Montreal Opens First Ever North American Cat Café | MTL Blog

Maybe Cafe Chat l'Heureux slogan can be "where cat hair is a condiment"?


----------



## 10cats2dogs (Jun 16, 2013)

It says 'having an error establishing a data base' ?!!
For the site!


----------



## Tiliqua (Jan 22, 2013)

I get the same message, but I googled it and got a news article:
Animal lover hopes to bring cat café to Montreal | Toronto Star


----------



## yogakitty (May 2, 2013)

We need this in Toronto!!!


----------



## 10cats2dogs (Jun 16, 2013)

Oh Cool!! Thanks for that link Tiliqua!!


----------



## Mitts & Tess (Sep 4, 2004)

Sorry guys.
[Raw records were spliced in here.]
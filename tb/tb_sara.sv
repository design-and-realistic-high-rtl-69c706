// tb_sara: end-to-end self-check of the 32-bit accuracy reconfigurable adder.
//
// The adder is instantiated with its default parameters (32 bits, 4-bit
// sub-adders, every boundary switched by sel), so this bench runs the full
// design. Each vector is held for one cycle of a testbench clock and the
// sum is compared with two independent reference values:
//   - accurate mode (sel = 1): the integer sum a + b + cin;
//   - approximate mode (sel = 0): a slice-by-slice sum in which the carry
//     into every sub-adder above the lowest is replaced by the generate
//     term of the top bit of the slice below (a & b at that bit).
// Also checked: an approximate sum never exceeds the exact one, and the
// difference is a sum of distinct sub-adder weights 2^(4k) (one lost carry
// per boundary at most). The two operand pairs of the published simulation
// waveform are replayed first. Counters record that every mechanism
// occurred: both modes, mode switches, a predicted carry of 1, a missed
// carry, a correct approximate result, a carry out and a carry in; each one
// that never happened counts as a failure. For uniformly random operands
// the bench prints the error rate, mean error distance and mean relative
// error of approximate mode. A watchdog ends a stuck run.
module tb_sara;

  import sara_pkg::*;

  localparam int unsigned N     = SARA_N;
  localparam int unsigned SUB_W = SARA_SUB_W;
  localparam int unsigned NSUB  = N / SUB_W;
  localparam int unsigned NRAND = 200000;

  logic clk;
  initial clk = 1'b0;
  always #5 clk = ~clk;

  int checks = 0;
  int failures = 0;

  logic [N-1:0] a, b;
  logic         cin;
  sara_mode_e   mode;
  logic [N:0]   sout;

  sara dut (.a(a), .b(b), .cin(cin), .sel(mode), .sout(sout));

  // mechanism counters
  int n_accurate = 0, n_approx = 0, n_switch = 0, n_prdt_one = 0;
  int n_missed = 0, n_approx_exact = 0, n_cout = 0, n_cin = 0;

  // error statistics of approximate mode over the random vectors
  real err_sum = 0.0, rel_err_sum = 0.0;
  int  n_rand_approx = 0, n_rand_wrong = 0;
  bit  in_random = 1'b0;

  initial begin : watchdog
    repeat (2 * NRAND + 1000) @(posedge clk);
    failures++;
    $display("watchdog expired");
    $display("TB_RESULT checks=%0d failures=%0d", checks, failures);
    $finish;
  end

  function automatic logic [N:0] ref_sum(logic [N-1:0] x, logic [N-1:0] y,
                                         logic ci, logic approx);
    logic [N:0]      r;
    logic [SUB_W:0]  t;
    logic            c;
    c = ci;
    for (int k = 0; k < int'(NSUB); k++) begin
      if (approx && k > 0) c = x[k*SUB_W-1] & y[k*SUB_W-1];
      t = {1'b0, x[k*SUB_W +: SUB_W]} + {1'b0, y[k*SUB_W +: SUB_W]} + {{SUB_W{1'b0}}, c};
      r[k*SUB_W +: SUB_W] = t[SUB_W-1:0];
      c = t[SUB_W];
    end
    r[N] = c;
    return r;
  endfunction

  // true when d is a sum of distinct weights 2^(SUB_W*k), k >= 1
  function automatic bit lost_carry_pattern(logic [N:0] d);
    for (int i = 0; i <= int'(N); i++)
      if (d[i] && (i % int'(SUB_W) != 0 || i == 0)) return 1'b0;
    return 1'b1;
  endfunction

  sara_mode_e last_mode = SARA_ACCURATE;

  task automatic apply(logic [N-1:0] x, logic [N-1:0] y, logic ci, sara_mode_e m);
    logic [N:0] exact, expv, diff;
    a = x; b = y; cin = ci; mode = m;
    @(posedge clk);
    exact = {1'b0, x} + {1'b0, y} + {{N{1'b0}}, ci};
    expv  = (m == SARA_APPROX) ? ref_sum(x, y, ci, 1'b1) : exact;
    checks++;
    if (sout !== expv) begin
      failures++;
      $display("FAIL mode=%s a=%h b=%h cin=%b got %h exp %h", m.name(), x, y, ci, sout, expv);
    end
    checks++;
    diff = exact - sout;
    if (sout > exact || !lost_carry_pattern(diff) && diff != 0) begin
      failures++;
      $display("FAIL error shape a=%h b=%h cin=%b got %h exact %h", x, y, ci, sout, exact);
    end
    if (m != last_mode) n_switch++;
    last_mode = m;
    if (m == SARA_ACCURATE) n_accurate++;
    else begin
      n_approx++;
      for (int k = 1; k < int'(NSUB); k++)
        if (x[k*SUB_W-1] & y[k*SUB_W-1]) begin n_prdt_one++; break; end
      if (expv != exact) n_missed++;
      else n_approx_exact++;
      if (in_random) begin
        n_rand_approx++;
        if (sout != exact) n_rand_wrong++;
        err_sum += real'(exact - sout);
        if (exact != 0) rel_err_sum += real'(exact - sout) / real'(exact);
      end
    end
    if (sout[N]) n_cout++;
    if (ci) n_cin++;
  endtask

  task automatic expect_value(logic [N:0] v, string what);
    checks++;
    if (sout !== v) begin
      failures++;
      $display("FAIL %s: got %h exp %h", what, sout, v);
    end
  endtask

  initial begin : stimulus
    // Published waveform: 350 + 106 = 456 with sel = 1, then 10 + 30 = 40.
    apply(N'(350), N'(106), 1'b0, SARA_ACCURATE);
    expect_value((N+1)'(456), "waveform vector 1");
    apply(N'(10), N'(30), 1'b0, SARA_ACCURATE);
    expect_value((N+1)'(40), "waveform vector 2 accurate");
    apply(N'(10), N'(30), 1'b0, SARA_APPROX);
    expect_value((N+1)'(40), "waveform vector 2 approximate");

    // A carry that ripples across a boundary is lost in approximate mode
    // (0xF + 1: the top bit of the lowest slice does not generate) ...
    apply(N'(32'h0000_000F), N'(1), 1'b0, SARA_APPROX);
    expect_value((N+1)'(0), "missed carry, approximate");
    apply(N'(32'h0000_000F), N'(1), 1'b0, SARA_ACCURATE);
    expect_value((N+1)'(16), "same carry, accurate");
    // ... and a full-length ripple stops at the first boundary: the upper
    // slices see a predicted carry of 0 and keep their all-ones pattern.
    apply('1, N'(1), 1'b0, SARA_APPROX);
    expect_value({1'b0, {(N-SUB_W){1'b1}}, {SUB_W{1'b0}}}, "all-ones + 1, approximate");
    apply('1, N'(1), 1'b0, SARA_ACCURATE);
    expect_value({1'b1, {N{1'b0}}}, "all-ones + 1, accurate");
    // A generated carry at a slice's top bit is predicted correctly.
    apply(N'(32'h0000_0808), N'(32'h0000_0808), 1'b0, SARA_APPROX);
    expect_value((N+1)'(32'h0000_1010), "predicted carries");
    apply('1, '1, 1'b1, SARA_APPROX);
    expect_value({1'b1, {N{1'b1}}}, "all-ones + all-ones + 1, approximate");

    // uniformly random operands; error statistics are taken over these
    in_random = 1'b1;
    for (int n = 0; n < int'(NRAND); n++)
      apply(N'($urandom), N'($urandom), 1'($urandom), sara_mode_e'($urandom % 2));
    in_random = 1'b0;
    // operands whose carries ripple far
    for (int n = 0; n < int'(NRAND) / 8; n++) begin
      logic [N-1:0] x;
      x = N'($urandom);
      apply(x, ~x ^ N'(1 << ($urandom % N)), 1'($urandom), sara_mode_e'($urandom % 2));
    end
    $display("approximate mode, uniform operands: error rate %0.4f, mean error distance %0.1f, mean relative error %0.6f",
             real'(n_rand_wrong) / real'(n_rand_approx), err_sum / real'(n_rand_approx),
             rel_err_sum / real'(n_rand_approx));

    $display("mechanisms: accurate=%0d approximate=%0d switches=%0d predicted_one=%0d missed_carry=%0d approx_exact=%0d carry_out=%0d carry_in=%0d",
             n_accurate, n_approx, n_switch, n_prdt_one, n_missed, n_approx_exact, n_cout, n_cin);
    if (n_accurate == 0)     begin failures++; $display("FAIL accurate mode never used"); end
    if (n_approx == 0)       begin failures++; $display("FAIL approximate mode never used"); end
    if (n_switch == 0)       begin failures++; $display("FAIL mode never switched"); end
    if (n_prdt_one == 0)     begin failures++; $display("FAIL no carry predicted"); end
    if (n_missed == 0)       begin failures++; $display("FAIL no missed carry"); end
    if (n_approx_exact == 0) begin failures++; $display("FAIL approximate never exact"); end
    if (n_cout == 0)         begin failures++; $display("FAIL no carry out"); end
    if (n_cin == 0)          begin failures++; $display("FAIL no carry in"); end
    $display("TB_RESULT checks=%0d failures=%0d", checks, failures);
    $finish;
  end

endmodule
I got into it earlier but now it wouldn't let me. Grrrrrr


----------



## tezster (Jun 4, 2013)

These are supposed to be really popular in Japan, due to the lack of space and teeny-tiny sized apartments many people live in.


----------



## NebraskaCat (Jan 15, 2013)

The first link works for me now, Merry. Looks cool.

I love bookstore cats, I'm not sure about cafe cats. I would go, though, if there were one around here.


----------